Reproduce this listing from its first line through the line with "permuted position costs", inclusive, leaving out all that follows.
########################################
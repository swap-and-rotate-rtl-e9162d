# Swap and Rotate: bit-serial permutation layers

Bit-serial block cipher hardware keeps its 64-bit state in a ring of 64
flip-flops. The ring moves one position per clock, and the single datapath bit
goes through key addition and the S-box. The hard part is the bit permutation
(the linear layer). If the ring can only rotate, moving every bit to its
permuted position costs many extra cycles, or a wide multiplexer network.

This design adds a few **swap pairs** to the ring. A swap pair (x, y) is two
scan flip-flops, i.e. two 2:1 multiplexers, in front of positions x+1 and y+1.
When the pair is enabled in a cycle, the bits in positions x and y trade places
as the ring shifts ("swap-then-rotate"). A bit travelling round the ring passes
every swap position in turn. So a fixed per-cycle schedule of swap enables can
take a chosen bit out of the stream, hold it back, and put it back at a later
position. With six pairs and the right schedule, every bit leaves the ring at
exactly the position the cipher's bit permutation sends it to. The permutation
then costs **no cycles at all**: key addition, S-box and permutation all run in
the same 64 cycles per round, and each round is one trip of the data round the
ring.

The RTL contains three circuits built on this idea. They are independent and sit
side by side in one top module:

| Circuit | Cipher | Swap pairs | Cycles |
|---|---|---|---|
| `present_core` | PRESENT-80, encryption and decryption | 6 | 2128 per 64-bit block |
| `gift_core` | GIFT-64-128, encryption and decryption | 8 (6 per direction) | 1920 per block (encryption), 1984 (decryption) |
| `flip_shuffle_lin` + `flip_filter` | FLIP(42,128,8×Δ9) stream cipher, linear-time shuffle | – | 530 per keystream bit |
| `flip_shuffle_quad` + `flip_filter` | same, rotate-only register | – | about 2^17 per keystream bit |

## How one pass permutes the state

Take the ring positions to be 0..63. In normal operation the bit in position p
moves to p+1, and the bit in 63 wraps to 0, or leaves the ring. A swap pair
(x, y) that is enabled in cycle c sends the bit in x to y+1 and the bit in y to
x+1.

The schedule for each cipher is a table of cycle numbers (0..63 within the
pass), one list per swap pair. In `present_pkg::swap_enables` and
`gift_pkg::gift_swap_enables` it is written as `inside` sets.

Each pair actually has **two** lists. While round r's bits are still leaving the
ring, round r+1's bits are already entering behind them. This is because a bit
is processed and re-enters in the same cycle it leaves. So at any moment the ring
holds the tail of one round and the head of the next, and a swap can act on
either:

- one list acts on bits that entered in the current pass;
- the other acts on bits that entered in the previous pass.

In the first pass after loading, the previous-pass list is off: the loaded state
must not be permuted before the first S-box. In the last pass, the current-pass
list is off, because nothing new enters.

The swap pairs used are:

| | Pairs (x, y) |
|---|---|
| PRESENT | (20,5) (34,4) (48,3) (60,57) (61,55) (62,53) |
| GIFT encryption | (24,12) (37,13) (50,14) (61,45) (62,30) (63,15) |
| GIFT decryption | (56,44) (55,31) (50,14) (61,45) (62,30) (63,15) |

PRESENT uses the same six pairs for encryption and decryption. Only the schedule,
and the positions where bits enter and leave, change:

- **encryption:** bits enter at 0 and leave at 63;
- **decryption:** bits enter at 53 and leave at 52.

GIFT cannot reuse all of its encryption pairs in decryption. Two more pairs,
(56,44) and (55,31), bring the combined circuit to eight. Four pairs are shared.
GIFT decryption enters at 61 and leaves at 60.

The schedules were checked with a bit-accurate model of the ring against the
PRESENT and GIFT-64 permutations and their inverses. The testbenches
`tb_present_state_pipe` and `tb_gift_perm_pipe` repeat that check on the RTL.
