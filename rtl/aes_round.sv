// aes_round: one AES round, combinational, in either direction.
//   Encrypt: SubBytes -> ShiftRows -> MixColumns -> AddRoundKey
//   Decrypt: InvSubBytes -> InvShiftRows -> InvMixColumns -> AddRoundKey
// final_round skips (Inv)MixColumns. Decryption follows the equivalent
// inverse cipher: the key of a middle round is passed through
// InvMixColumns ("mixed" round key) before it is added, so both
// directions use the same step order. round_key is the plain expanded key
// of the round; the mixing is done here. AddRoundKey is the 128-bit XOR at
// the end. One aes_sub_bytes (16 composite S-boxes) is shared by both
// directions.
module aes_round
  import aes_pkg::*;
#(
  parameter bit SQ_LAMBDA_COMBINED = 1'b1
) (
  input  block_t state_in,
  input  block_t round_key,
  input  logic   decrypt,
  input  logic   final_round,
  output block_t state_out
);
  block_t sb, sr, isr, mc, imc, mixed_key, pre_ark, key_used;

  aes_sub_bytes #(.SQ_LAMBDA_COMBINED(SQ_LAMBDA_COMBINED))
    u_sb (.state_in(state_in), .decrypt(decrypt), .state_out(sb));
  aes_shift_rows      u_sr   (.state_in(sb),  .state_out(sr));
  aes_inv_shift_rows  u_isr  (.state_in(sb),  .state_out(isr));
  aes_mix_columns     u_mc   (.state_in(sr),  .state_out(mc));
  aes_inv_mix_columns u_imc  (.state_in(isr), .state_out(imc));
  aes_inv_mix_columns u_mkey (.state_in(round_key), .state_out(mixed_key));

  always_comb begin
    if (!decrypt) pre_ark = final_round ? sr  : mc;
    else          pre_ark = final_round ? isr : imc;
    key_used  = (decrypt && !final_round) ? mixed_key : round_key;
    state_out = pre_ark ^ key_used;
  end
endmodule
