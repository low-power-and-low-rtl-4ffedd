// tb_aes_round: self-checking testbench for aes_round.
// FIPS-197 round 1 of 3243f6a8... and random states in all four modes (enc/dec, middle/final) against the reference steps; decrypt middle rounds expect InvMixColumns applied to the key.
// Expected values come from aes_ref_pkg, not from the RTL. A free-running
// clock only times the watchdog; the DUT is combinational and is sampled
// 1 time unit after each new input.
module tb_aes_round;
  import aes_ref_pkg::*;

  int checks = 0;
  int failures = 0;
  logic clk = 1'b0;
  always #5 clk = ~clk;

  logic [127:0] si, k, so;
  logic dec, fin;
  aes_round dut (.state_in(si), .round_key(k), .decrypt(dec), .final_round(fin), .state_out(so));

  task automatic check(logic [127:0] got, logic [127:0] exp, string what);
    checks++;
    if (got !== exp) begin
      failures++;
      if (failures <= 10) $display("FAIL %s: got %h expected %h", what, got, exp);
    end
  endtask

  initial begin : watchdog
    repeat (10000) @(posedge clk);
    failures++;
    $display("watchdog expired");
    $display("TB_RESULT checks=%0d failures=%0d", checks, failures);
    $finish;
  end

  initial begin : stimulus
    logic [127:0] exp;
    dec = 1'b0; fin = 1'b0;
    si = 128'h193de3bea0f4e22b9ac68d2ae9f84808; k = 128'ha0fafe1788542cb123a339392a6c7605; #1;
    check(so, 128'ha49c7ff2689f352b6b5bea43026a5049, "FIPS-197 round 1");
    for (int i = 0; i < 100; i++) begin
      si = {$urandom, $urandom, $urandom, $urandom};
      k  = {$urandom, $urandom, $urandom, $urandom};
      dec = 1'b0; fin = 1'b0; #1;
      exp = ref_mix_columns(ref_shift_rows(ref_sub_bytes(si, 0), 0), 0) ^ k;
      check(so, exp, "enc middle");
      fin = 1'b1; #1;
      exp = ref_shift_rows(ref_sub_bytes(si, 0), 0) ^ k;
      check(so, exp, "enc final");
      dec = 1'b1; fin = 1'b0; #1;
      exp = ref_mix_columns(ref_sub_bytes(ref_shift_rows(si, 1), 1), 1) ^ ref_mix_columns(k, 1);
      check(so, exp, "dec middle");
      fin = 1'b1; #1;
      exp = ref_sub_bytes(ref_shift_rows(si, 1), 1) ^ k;
      check(so, exp, "dec final");
    end
    $display("TB_RESULT checks=%0d failures=%0d", checks, failures);
    $finish;
  end
endmodule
########################################
Answer to this task:
repository swap-and-rotate-rtl-e9162d
# Swap and Rotate: bit-serial permutation layers

Bit-serial block cipher hardware keeps its 64-bit state in a ring of 64
flip-flops. The ring moves one position per clock, and the single datapath bit
goes through key addition and the S-box. The hard part is the bit permutation
(the linear layer). If the ring can only rotate, moving every bit to its
permuted position costs many extra cycles, or a wide multiplexer network.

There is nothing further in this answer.